One of "Nature's true Nobility," an educated, independent farmer in the country, after walking over his rich paternal acres, amidst his "fields ripe for the harvest," and his noble flocks and herds, sits down and writes the following passage in a letter to a gentleman of this city: "The scene has changed on the farm since I wrote you last. Blades and blossoms have turned to ears and fruit; spring to summer; seed-time to harvest. The birds have changed their notes, and seem to sing as if from a sense of duty only. The trees, instead of being fresh and green, are only shady. Brooks seem to be growing tired, and gardens no longer conceal their faded flowers. The noon of the year is at hand. Even now we feel its sultry heat; we are dazzled by its golden light. Reapers will soon go out to gather the ripened grain. Store-houses and barns will soon be filled again with the bounties of God. Is it not a pleasant season, a profitable halting-time; a point of prospect, from which we may look backward and forward? Has it no analogy to the Present of our own lives – yours, and mine, and – 's? Does it not bid us look to our harvests, that we may gather in season, and be furnished for the long winter which approacheth? Gather, I mean, in those great moral fields which God has opened around us, and filled with incorruptible fruits: knowing that they, too, have their appropriate seasons, and that as to them, also the harvest will soon pass, the summer will soon end? Let us keep in mind, then, dear – , the great truth, that,

 
"Loitering slow the Future creepeth,
Arrow-swift the Present sweepeth,
And motionless forever stands the Past!"
 

"'I had been out a-fishing in the 'Old South Bay,'" said a Long Island subscriber the other day, "with one of those crafty fishermen to whom no days, on which the water may be tempted, are considered days for 'bad luck;' 'dies infaustus' being a term unknown in his calendar. He was one of those 'long-necked clam'-eaters, whose stomach rose and fell with the tides which made them plentiful or left them scarce. As we were coming in in our boat, after a successful foray upon bass and sheepshead, we 'fell to meditate' upon various matters which were neither piscatory nor akin to it. As Boswell would say of the colloquies of the Great Leviathan: 'We spoke of Ghosts.' 'You say ghosts have been seen on Long Island, but you never seen 'em, and don't believe in 'em!' 'Wal, yes, I can't say I do believe in 'em, but I guess I should believe in 'em, ef I had such luck in gettin' a sight on 'em as a man did down to Jerusalem-South a good many years ago. The way of it was this: You see, it was a dreadful cold winter's night, about nine o'clock (how the Old South Bay roared that night)! when there was a sleigh with three fellows into it, druv up under the hoss-shed at the tavern.
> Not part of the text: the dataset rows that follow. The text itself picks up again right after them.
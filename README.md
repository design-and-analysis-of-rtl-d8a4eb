# Majority-logic approximate adders and an approximate 8×8 multiplier

In several emerging nanotechnologies (quantum-dot cellular automata among them) the basic logic
element is not a NAND but a three-input **majority gate**: M(a, b, c) is 1 when at least two inputs
are 1. Addition maps well onto it, since a full adder's carry *is* M(a, b, c). This RTL is a set of
small arithmetic circuits built from nothing but majority gates and inverters, which trade some
accuracy for fewer gates and shorter paths:

* three **approximate multi-bit adder cells** (MLFAFA-a, MLFAFA-b, MLFAFA-2). Each is designed as a
  whole rather than as a chain of one-bit adders. None forms the carry between its bits exactly. Each
  uses one operand bit or the carry-in as a stand-in for that carry, so an inexact carry is never
  rippled on to the higher bits;
* an **approximate 8×8 unsigned multiplier** (`mlam_8x8`). Its partial-product reduction is a
  Wallace-style tree with **approximate parallel 6:3 compressors** in its tallest columns. A 6:3
  compressor takes six bits of equal weight and returns a 3-bit count of them.

Everything is combinational: there is no clock, no reset and no register anywhere. Every module is
written structurally from `ml_gate`, so gate counts and logic depths can be read off the source.

## The majority gate

`ml_gate` has ports `a_in`, `b_in`, `c_in` and `ml_out`, and computes
`ml_out = a_in&b_in | b_in&c_in | a_in&c_in`. Two derived forms appear throughout:

| use            | form                        |
|----------------|-----------------------------|
| AND            | M(a, b, 0)                  |
| OR             | M(a, b, 1)                  |
| full adder     | carry = M(a, b, c), sum = M(¬carry, c, M(a, b, ¬c)) |
| half adder     | carry = M(a, b, 0), sum = M(¬carry, M(a, b, 1), 0)  |

The exact full and half adders are the helper modules `ml_fa` and `ml_ha`. `ml_rca` is a ripple
adder built from `ml_fa`.

## The approximate adder cells

All three cells have single-bit ports, named as on their published schematics. Their gate
instances are named `ML_GATE_0`…`ML_GATE_3` to match those schematics.

### MLFAFA-a (`mlfafa_a`): 4 gates, 2 inverters, depth 3

```
sum0 = cin                       (a wire: bit 0 does no arithmetic)
g0   = M(0, a0, b0)              (generate of bit 0)
cout = M(b0, a1, b1)             (b0 stands in for the carry into bit 1)
sum1 = M(g0, M(¬b0, a1, b1), ¬cout)
```

The value {cout, sum1, sum0} is wrong for 16 of the 32 input patterns. It is then always off by
exactly 1, so the mean error distance is 0.5. The same netlist is published under a second name,
MLFAFA-1. The schematic does not settle which low input is `a0` and which is `b0`. This RTL takes
the input that feeds the inverter and the carry gate as `b0`. Swapping `a0` and `b0` at an
instance changes the function.

### MLFAFA-b (`mlfafa_b`): 3 gates, 1 inverter, depth 2

```
cout = M(a1, b1, cin)            (cin stands in for the carry into bit 1)
sum0 = M(a1, b1, ¬cout)
sum1 = M(a0, b0, ¬cout)
```

**Read the port names carefully.** The published schematic labels the output of the gate on the
*upper* operand pair `sum0`, and the output of the gate on the lower pair `sum1`. The RTL keeps
those names. Over all 32 patterns:

* read as named, {cout, sum1, sum0} is wrong for 16 patterns;
* read with the two sum ports swapped, it is wrong for 14 patterns.

The mean error distance is 0.5 either way. If you want the upper gate as the upper sum bit, swap
the two ports at the instance.

### MLFAFA-2 (`mlfafa_2`): 4 gates, 2 inverters, depth 3

```
cout = M(a3, b3, b2)             (b2 stands in for the carry into bit 3)
t    = M(a3, b3, ¬b2)
sum3 = M(¬cout, b2, t)           (= a3 ^ b3 ^ b2: exact for that stand-in carry)
sum0 = t
sum1 = sum2 = M(¬b2, a1, a2)
```

The gate wiring is the published one. The bit numbers of the port names are this design's reading:
the published labels settle only the letters a and b. The names were chosen so that the one exact
part (cout, sum3) is the top of a 4-bit word. The other operand bits (a0, b0, b1) and a carry-in
are not ports, because the published cell has only five inputs. Treat this cell as a faithful
netlist with uncertain port semantics. The testbench checks its truth table and the exactness of
{cout, sum3}, and claims no error metrics for it.

## The approximate 6:3 compressor (`approx_compressor_6_3`)

Only the compressor's role is given: six partial products in, three bits out, built "in parallel",
and simpler than chaining two 4:2 compressors. The approximation below is this design's own:

```
(s1, c1) = ML full adder of x[2:0]        (s2, c2) = ML full adder of x[5:3]
y[0] = M(s1, s2, 1)                       s1 OR s2: the carry of s1 + s2 is dropped
y[1] = c1 ^ c2,  y[2] = c1 & c2           exact ML half adder
```

The exact count is s1 + s2 + 2(c1 + c2). The only error is an undercount of 1 when both triples
have odd parity. That happens for 16 of the 64 input patterns. The two halves never feed each
other, so y[0] is three gates deep. The compressor uses 11 majority gates.

## Partial-product reduction and the multiplier

`mlam_8x8` computes `product_out ≈ a_in × b_in` in three steps:

1. **Partial products.** 64 AND gates, each written as M(a, b, 0), give `pp[i][j] = a_in[j] & b_in[i]`.
2. **Reduction (`mlam_ppr`).** Every stage treats all columns at once, from the least significant
   column up:
   * each column is cut into groups of six, and each group goes through a 6:3 compressor;
   * the remainder is cut into groups of three for exact full adders;
   * two bits left over from a column that held more than two go through a half adder;
   * anything else passes through.

   The bits of a column are taken in the order they were produced. Stages repeat until every column
   holds at most two bits. For 8×8 this gives six stages with 5 compressors, 25 full adders and
   5 half adders. The five compressors all sit in stage 1, one on each of columns 5 to 9, where the
   tree is tallest (heights 6, 7, 8, 7, 6). The later stages mostly ripple a few carries through
   the upper columns. The column heights after each stage are listed as comments in
   `rtl/mlam_ppr.sv`.
3. **Final adder.** `ml_rca` is an exact 16-bit ripple adder of ML full adders. It adds the two
   rows. An immediate assertion in `mlam_8x8` checks that this adder never carries out of bit 15.

The compressors are the only inexact parts, and each can only undercount. So the product **never
exceeds the exact product**. The error is a sum of some of 2^5 … 2^9 (for each compressor, its
column weight).

Measured over all 65 536 operand pairs:

| metric | value |
|---|---|
| error rate | 38 422 / 65 536 (58.6 %) |
| mean error distance | 189.9 |
| NMED (MED / 255²) | 2.92 × 10⁻³ |
| mean relative error | 1.92 × 10⁻² |
| largest error | 992 |

The published simulation shows 54 × 212 giving 12 640 (exact 11 448). This RTL gives 10 872 for
that pair. The published reduction and compressor are not specified in enough detail to match
them. The published FPGA result, 22 LUTs for a circuit with 16 input and 16 output bits and no
registers, also points to a far more aggressive approximation than this one. This multiplier has
the same I/O and is also register-free, but is much larger. Use it as a working multiplier of the
described structure, not as a reproduction of those numbers.

## Top level (`ml_approx_top`)

The four circuits are independent. The top places them side by side, each with its own prefixed
ports:

| prefix | cell | ports |
|---|---|---|
| `fa_` | mlfafa_a | `fa_a[1:0]`, `fa_b[1:0]`, `fa_cin` → `fa_sum[1:0]`, `fa_cout` |
| `fb_` | mlfafa_b | `fb_a[1:0]`, `fb_b[1:0]`, `fb_cin` → `fb_sum[1:0]`, `fb_cout` (`fb_sum[0]` is the cell's `sum0` as named) |
| `f2_` | mlfafa_2 | `f2_a1`, `f2_a[3:2]`, `f2_b[3:2]` → `f2_sum[3:0]`, `f2_cout` |
| `mul_` | mlam_8x8 | `mul_a[7:0]`, `mul_b[7:0]` → `mul_p[15:0]` |

Bit k of an adder vector is operand or sum bit k.

## Verification

Every module has a self-checking testbench in `tb/`. Each testbench compares against a model
written differently from the RTL:

* majority is computed by counting ones;
* the compressor is modelled as popcount minus a parity term;
* the multiplier is modelled by `tb/mlam_model_pkg.sv`, a bit-level simulation of the reduction
  rule with column lists rather than the fixed netlist.

Coverage is exhaustive wherever that is possible: 8, 32, 64 and 65 536 patterns. The tree is also
fed 20 000 random 64-bit patterns that no multiplication produces. `tb_ml_approx_top` drives all
four circuits at once through 65 536 steps. It fails if any approximation mechanism never fired: an
adder cell off the exact sum, MLFAFA-2's stand-in carry differing from the real one, a multiplier
undercount, or an exact product. Each testbench ends with a `TB_RESULT checks=… failures=…` line.

To run one with Verilator 5:

```
verilator --binary --timing -Wno-fatal --top-module tb_mlam_8x8 \
    -y rtl -y tb +libext+.sv -Irtl -Itb tb/mlam_model_pkg.sv tb/tb_mlam_8x8.sv
./obj_dir/Vtb_mlam_8x8
```

Replace the testbench name to run another. Every run finishes in well under a second. The
testbenches print the error figures quoted above.

## Changing it

* **The reduction tree** in `rtl/mlam_ppr.sv` is a flat list of instances that follows the rule
  above. To try another compressor placement or another grouping, change the instances, and change
  `ppr_value` in `tb/mlam_model_pkg.sv` to the same rule. The testbenches check the RTL against that
  function.
* **Another compressor approximation** needs only `approx_compressor_6_3.sv` and `approx63` in the
  model package to change.
* **The adder cells** are fixed netlists with no parameters.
Two on 'em got out; and as they got out, they said to 't'other one, 'Jim, jist you sit there and mind the hosses while we go in and git somethin' warmin': we'll be right out agin.' They went into the tavern, but they didn't 'come right out again' by a jug-full, though when they did come out they had more than a jug-full apiece into 'em – both on 'em had – ha! ha! 'Fore they come out, though, Bill the 'ostler said to the man sittin' in the sleigh, 'Ef I was you I wouldn't sit there in the cold as long as you're a-sittin', blamed if I would: why don't you go in and get somethin' too?" The man never said nothin', though, in answer, but sot up as straight as an Indian. Bill, who was lookin' after some other hosses under the same shed, a'ter a while said somethin' more to him, but he was as still as a 'yster. Pooty soon Bill said to hisself, 'Goy-blamed ef I don't think he's friz to death, or else he'd say somethin'!' So he went up to him and shook him; and sure enough, he found him fruz as stiff as a stake; and when he come to hold up his lantern to look, he found him propped up on each side on the seat; the lines was wound round his hands; he was muffled up with comforters about his face – and he was stone-dead!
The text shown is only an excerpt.